Each line from the one containing "for (int n = 0; n < 300; n++) begin" through the final line of the records is to be repeated exactly, with no additions.

(Records from a data source)
^^^^^^^^^^^^^^^^

// Three-level adder tree that sums the seven latched counts.
//
// Level 1: three W-bit adders add counts 0+1, 2+3 and 4+5; each sum keeps
//          its carry, giving W+1 bits.
// Level 2: two (W+1)-bit adders add the first two level-1 sums, and the
//          third level-1 sum plus count 6; each gives W+2 bits.
// Level 3: one (W+2)-bit adder gives the W+3-bit result (9 bits for W=6).
// Purely combinational; the result settles one adder-tree delay after the
// registers change. The level structure and widths follow the published
// design; which count joins which adder, and count 6 entering at level 2,
// are this design's choices.
`timescale 1ns/1ps
module adder_tree
  import agro_tdc_pkg::*;
#(
  parameter int unsigned W = CNT_W
) (
  input  logic [W-1:0] a [N_COUNTERS],
  output logic [W+2:0] sum
);

  logic [W:0]   l1 [3];
  logic [W+1:0] l2 [2];

  always_comb begin
    // level 1: three W-bit adders, carry kept
    for (int k = 0; k < 3; k++)
      l1[k] = {1'b0, a[2*k]} + {1'b0, a[2*k+1]};
    // level 2: two (W+1)-bit adders
    l2[0] = {1'b0, l1[0]} + {1'b0, l1[1]};
    l2[1] = {1'b0, l1[2]} + {2'b00, a[6]};
    // level 3: one (W+2)-bit adder
    sum   = {1'b0, l2[0]} + {1'b0, l2[1]};
  end

endmodule
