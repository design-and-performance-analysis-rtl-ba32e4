// Self-checking test of the three-level adder tree.
// Applies all-zero, all-maximum (7*63 = 441, the largest code) and 2000
// random sets of seven 6-bit values, comparing the 9-bit sum with a
// software total.
`timescale 1ns/1ps
module tb_adder_tree;
  import agro_tdc_pkg::*;
  count_t a [N_COUNTERS];
  code_t  sum;
  int checks = 0, failures = 0;

  adder_tree dut (.a(a), .sum(sum));

  task automatic check(input string what);
    int unsigned total;
    total = 0;
    for (int k = 0; k < N_COUNTERS; k++) total += a[k];
    #1;
    checks++;
    if (sum !== code_t'(total) || total >= (1 << OUT_W)) begin
      failures++;
      $display("FAIL %s: sum=%0d expected %0d", what, sum, total);
    end
  endtask

  initial begin : watchdog
    #1ms;
    failures++;
    $display("FAIL watchdog expired");
    $display("TB_RESULT checks=%0d failures=%0d", checks, failures);
    $finish;
  end

  initial begin
    for (int k = 0; k < N_COUNTERS; k++) a[k] = '0;
    check("zeros");
    for (int k = 0; k < N_COUNTERS; k++) a[k] = '1;
    check("maximum");
    if (sum !== code_t'(441)) begin
      failures++;
      $display("FAIL maximum code is %0d, expected 441", sum);
    end
    checks++;
    for (int j = 0; j < N_COUNTERS; j++) begin
      for (int k = 0; k < N_COUNTERS; k++) a[k] = (k == j) ? count_t'(37) : '0;
      check("single input");
    end
    for (int n = 0; n < 2000; n++) begin
      for (int k = 0; k < N_COUNTERS; k++) a[k] = count_t'($urandom);
      check("random");
    end
    $display("TB_RESULT checks=%0d failures=%0d", checks, failures);
    $finish;
  end
endmodule
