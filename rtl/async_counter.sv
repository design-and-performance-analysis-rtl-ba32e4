// Ripple (asynchronous) up counter driven by one ring-oscillator output.
//
// Bit 0 toggles on every rising edge of clk; bit i toggles on every falling
// edge of bit i-1, so no common clock is needed: the counter runs only when
// the ring oscillates. An asynchronous active-high clr forces all bits to
// zero between measurements. The count wraps modulo 2**W.
// The published design names a 6-bit asynchronous up counter cleared
// between measurements; the toggle flip-flop chain is this design's choice
// of the simplest such counter. Each bit is settled one flip-flop delay
// after the bit below it changes.
`timescale 1ns/1ps
module async_counter #(
  parameter int unsigned W = agro_tdc_pkg::CNT_W
) (
  input  logic         clk,   // ring-oscillator tap
  input  logic         clr,   // asynchronous clear, active high
  output logic [W-1:0] q
);

  // One toggle flip-flop per bit: bit 0 on the rising edge of the tap,
  // every other bit on the falling edge of the bit below it.
  for (genvar i = 0; i < W; i++) begin : g_bit
    logic b;
    if (i == 0) begin : g_first
      always_ff @(posedge clk or posedge clr) begin
        if (clr) b <= 1'b0;
        else     b <= ~b;
      end
    end else begin : g_next
      always_ff @(negedge g_bit[i-1].b or posedge clr) begin
        if (clr) b <= 1'b0;
        else     b <= ~b;
      end
    end
    assign q[i] = b;
  end

endmodule
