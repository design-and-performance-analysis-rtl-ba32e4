// Self-checking test of the ripple up counter.
// Applies a clear, then 150 rising edges on the tap (more than two wraps of
// the 6-bit count) with random spacing, comparing the count after each edge
// with a software count modulo 64. Also checks that clear works mid-count
// and that the count holds while the tap is idle.
`timescale 1ns/1ps
module tb_async_counter;
  localparam int unsigned W = 6;
  logic         clk = 1'b0, clr = 1'b0;
  logic [W-1:0] q;
  int checks = 0, failures = 0;
  int unsigned model = 0;

  async_counter dut (.clk(clk), .clr(clr), .q(q));

  task automatic check(input int unsigned exp, input string what);
    checks++;
    if (q !== exp[W-1:0]) begin
      failures++;
      $display("FAIL %s: q=%0d expected %0d", what, q, exp[W-1:0]);
    end
  endtask

  initial begin : watchdog
    #1ms;
    failures++;
    $display("FAIL watchdog expired");
    $display("TB_RESULT checks=%0d failures=%0d", checks, failures);
    $finish;
  end

  initial begin
    #1 clr = 1'b1;
    #10 check(0, "held in clear");
    clr = 1'b0;
    #10;
    for (int n = 1; n <= 150; n++) begin
      clk = 1'b1; #(5 + $urandom_range(0, 20));
      clk = 1'b0; #(5 + $urandom_range(0, 20));
      model++;
      check(model, "count");
    end
    #200 check(model, "hold while idle");
    clr = 1'b1; #5 check(0, "clear mid-count");
    clk = 1'b1; #5 check(0, "edges ignored in clear");
    clk = 1'b0; clr = 1'b0; #5;
    for (int n = 1; n <= 5; n++) begin
      clk = 1'b1; #7 clk = 1'b0; #7;
    end
    check(5, "count after clear");
    $display("TB_RESULT checks=%0d failures=%0d", checks, failures);
    $finish;
  end
endmodule
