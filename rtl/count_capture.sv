// Bank of count registers, one per ring-oscillator counter.
//
// On the rising edge of STOP every register takes the value its counter
// holds at that moment. STOP also clears the counters, so the registers
// keep the result of the measurement that just ended while the counters
// start from zero for the next one. The values stay until the next STOP.
// rst clears the registers asynchronously.
// One 6-bit register per counter, loaded before the counters are cleared,
// follows the published design; the use of the STOP edge as the load strobe
// follows its block diagram, in which STOP clocks the output register.
`timescale 1ns/1ps
module count_capture
  import agro_tdc_pkg::*;
#(
  parameter int unsigned N = N_COUNTERS,
  parameter int unsigned W = CNT_W
) (
  input  logic         rst,          // asynchronous clear, active high
  input  logic         stop,         // load strobe (rising edge)
  input  logic [W-1:0] cnt [N],      // counter outputs
  output logic [W-1:0] held [N]      // latched counts
);

  always_ff @(posedge stop or posedge rst) begin
    if (rst) begin
      for (int k = 0; k < N; k++) held[k] <= '0;
    end else begin
      for (int k = 0; k < N; k++) held[k] <= cnt[k];
    end
  end

endmodule
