// Self-checking test of the count register bank.
// Drives random counts, pulses STOP and checks that every register holds
// the count present at the rising edge, that it ignores later changes of
// the counts until the next edge, and that rst clears it.
`timescale 1ns/1ps
module tb_count_capture;
  import agro_tdc_pkg::*;
  logic   rst = 1'b0, stop = 1'b0;
  count_t cnt  [N_COUNTERS];
  count_t held [N_COUNTERS];
  count_t exp  [N_COUNTERS];
  int checks = 0, failures = 0;

  count_capture dut (.rst(rst), .stop(stop), .cnt(cnt), .held(held));

  task automatic check_all(input string what);
    for (int k = 0; k < N_COUNTERS; k++) begin
      checks++;
      if (held[k] !== exp[k]) begin
        failures++;
        $display("FAIL %s: reg %0d = %0d expected %0d", what, k, held[k], exp[k]);
      end
    end
  endtask

  initial begin : watchdog
    #100us;
    failures++;
    $display("FAIL watchdog expired");
    $display("TB_RESULT checks=%0d failures=%0d", checks, failures);
    $finish;
  end

  initial begin
    for (int k = 0; k < N_COUNTERS; k++) begin
      cnt[k] = count_t'($urandom);
      exp[k] = '0;
    end
    #1 rst = 1'b1;
    #5 check_all("after reset");
    rst = 1'b0;
    for (int n = 0; n < 50; n++) begin
      for (int k = 0; k < N_COUNTERS; k++) cnt[k] = count_t'($urandom);
      #5 stop = 1'b1;
      for (int k = 0; k < N_COUNTERS; k++) exp[k] = cnt[k];
      #1;
      // the counts change right after the edge (the counters are cleared)
      for (int k = 0; k < N_COUNTERS; k++) cnt[k] = count_t'($urandom);
      #5 check_all("captured");
      stop = 1'b0;
      #5 check_all("held until next STOP");
    end
    rst = 1'b1;
    for (int k = 0; k < N_COUNTERS; k++) exp[k] = '0;
    #1 check_all("cleared by rst");
    $display("TB_RESULT checks=%0d failures=%0d", checks, failures);
    $finish;
  end
endmodule
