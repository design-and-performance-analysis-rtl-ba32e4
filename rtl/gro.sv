// Gated ring oscillator (GRO) -- behavioural model, not synthesizable.
//
// The real block is a ring of 13 CMOS inverters, each with a PMOS switch to
// the supply and an NMOS switch to ground that are turned off when the
// enable is low. With the switches off no stage can change, so the ring
// freezes with its partly completed transition held on the stage nodes and
// resumes from exactly that phase when the enable returns. This held phase
// carries the quantization error of one measurement into the next, which
// is what gives the converter first-order noise shaping.
//
// Model: an odd inverter ring started with a single edge has one unstable
// stage at a time. The model keeps the index of that stage and how much of
// its delay TD_NS has elapsed. Time advances in steps of STEP_NS; a step
// counts only if en is high at its end, and the elapsed fraction is kept
// while en is low. When a stage's delay is used up its output toggles and
// the edge moves to the next stage. The ring period is 2*N*TD_NS.
//
// Timing: TD_NS = 134.6 ns gives 2*13*134.6 ns = 3.5 us, the published
// 285.7 kHz ring frequency. The stage count and frequency follow the
// published design; the stage delay is derived from them, and the step
// size, the start state and rst are this model's choices.
//
// Ports: rst (active high) puts the ring into its start state: stage
// outputs alternate 0,1,0,... so that stage 0 is the unstable one. en gates
// the ring. node[i] is the output of inverter i, whose input is node[i-1]
// (node[N-1] for stage 0).
`timescale 1ns/1ps
module gro #(
  parameter int unsigned N       = agro_tdc_pkg::N_STAGES,
  parameter real         TD_NS   = 134.6,
  parameter real         STEP_NS = 1.0
) (
  input  logic         rst,
  input  logic         en,
  output logic [N-1:0] node
);

  int unsigned edge_pos;   // index of the stage whose output is about to toggle
  real         progress;   // ns of its delay already spent while enabled

  task automatic start_state();
    for (int unsigned i = 0; i < N; i++) node[i] = i[0];
    edge_pos = 0;
    progress = 0.0;
  endtask

  initial begin
    start_state();
    forever begin
      if (rst) begin
        start_state();
        @(negedge rst);
      end else if (!en) begin
        @(posedge en or posedge rst);
      end else begin
        #(STEP_NS);
        if (en && !rst) begin
          progress += STEP_NS;
          if (progress >= TD_NS) begin
            progress -= TD_NS;
            node[edge_pos] = ~node[edge_pos];
            edge_pos = (edge_pos == N - 1) ? 0 : edge_pos + 1;
          end
        end
      end
    end
  end

endmodule
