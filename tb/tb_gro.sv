// Self-checking test of the gated ring oscillator model.
// 1. Free run: ten periods of stage 0 must take 10 * 26 * 134.6 ns
//    (285.7 kHz), within two model steps.
// 2. The ring keeps a single travelling edge: exactly one stage has an
//    output equal to its input, checked at every node change.
// 3. Gating: over 300 random enable/disable intervals, no node may change
//    while en is low, and the number of stage toggles must equal the total
//    enabled time divided by the stage delay (within one toggle), which
//    holds only if the partly completed delay is kept across gaps.
`timescale 1ns/1ps
module tb_gro;
  localparam int unsigned N  = 13;
  localparam real         TD = 134.6;
  logic         rst = 1'b0, en = 1'b0;
  logic [N-1:0] node;
  int checks = 0, failures = 0;
  longint toggles = 0;
  longint enabled_ns = 0;

  gro dut (.rst(rst), .en(en), .node(node));

  function automatic int unstable(input logic [N-1:0] v);
    int c = 0;
    for (int i = 0; i < N; i++)
      if (v[i] == v[(i + N - 1) % N]) c++;
    return c;
  endfunction

  always @(node) if ($time > 0) begin
    checks++;
    if (unstable(node) != 1) begin
      failures++;
      $display("FAIL %0t: %0d unstable stages", $time, unstable(node));
    end
    if (!en && !rst) begin
      failures++;
      $display("FAIL %0t: node changed while gated", $time);
    end
    toggles++;
  end

  initial begin : watchdog
    #50ms;
    failures++;
    $display("FAIL watchdog expired");
    $display("TB_RESULT checks=%0d failures=%0d", checks, failures);
    $finish;
  end

  initial begin
    realtime t0, t1;
    longint expect_toggles;
    #10 rst = 1'b0;
    #10 en = 1'b1;
    @(posedge node[0]) t0 = $realtime;
    repeat (10) @(posedge node[0]);
    t1 = $realtime;
    checks++;
    if ((t1 - t0) < 10 * 26 * TD - 2.0 || (t1 - t0) > 10 * 26 * TD + 2.0) begin
      failures++;
      $display("FAIL ten periods took %0f ns, expected %0f", t1 - t0, 10 * 26 * TD);
    end
    // gating
    #0.5 en = 1'b0;
    #0.5 rst = 1'b1;
    #10 rst = 1'b0;
    toggles = 0;
    #0.5;
    for (int n = 0; n < 300; n++) begin
      int unsigned on_ns, off_ns;
      on_ns  = $urandom_range(20, 700);
      off_ns = $urandom_range(10, 300);
      en = 1'b1;
      #(real'(on_ns) + 0.25);
      en = 1'b0;
      enabled_ns += on_ns;
      #(real'(off_ns) - 0.25);
    end
    expect_toggles = longint'($floor(real'(enabled_ns) / TD));
    checks++;
    if (toggles < expect_toggles - 1 || toggles > expect_toggles + 1) begin
      failures++;
      $display("FAIL %0d toggles in %0d enabled ns, expected %0d", toggles, enabled_ns,
               expect_toggles);
    end
    $display("TB_RESULT checks=%0d failures=%0d", checks, failures);
    $finish;
  end
endmodule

^^^^^^^^^^^^^^^^

◆ ANSWER TO THIS PROBLEM:
    for (int n = 0; n < 300; n++) begin
      int unsigned on_ns, off_ns;
      on_ns  = $urandom_range(20, 700);
      off_ns = $urandom_range(10, 300);
      en = 1'b1;
      #(real'(on_ns) + 0.25);
      en = 1'b0;
      enabled_ns += on_ns;
      #(real'(off_ns) - 0.25);
    end
    expect_toggles = longint'($floor(real'(enabled_ns) / TD));
    checks++;
    if (toggles < expect_toggles - 1 || toggles > expect_toggles + 1) begin
      failures++;
      $display("FAIL %0d toggles in %0d enabled ns, expected %0d", toggles, enabled_ns,
               expect_toggles);
    end
    $display("TB_RESULT checks=%0d failures=%0d", checks, failures);
    $finish;
  end
endmodule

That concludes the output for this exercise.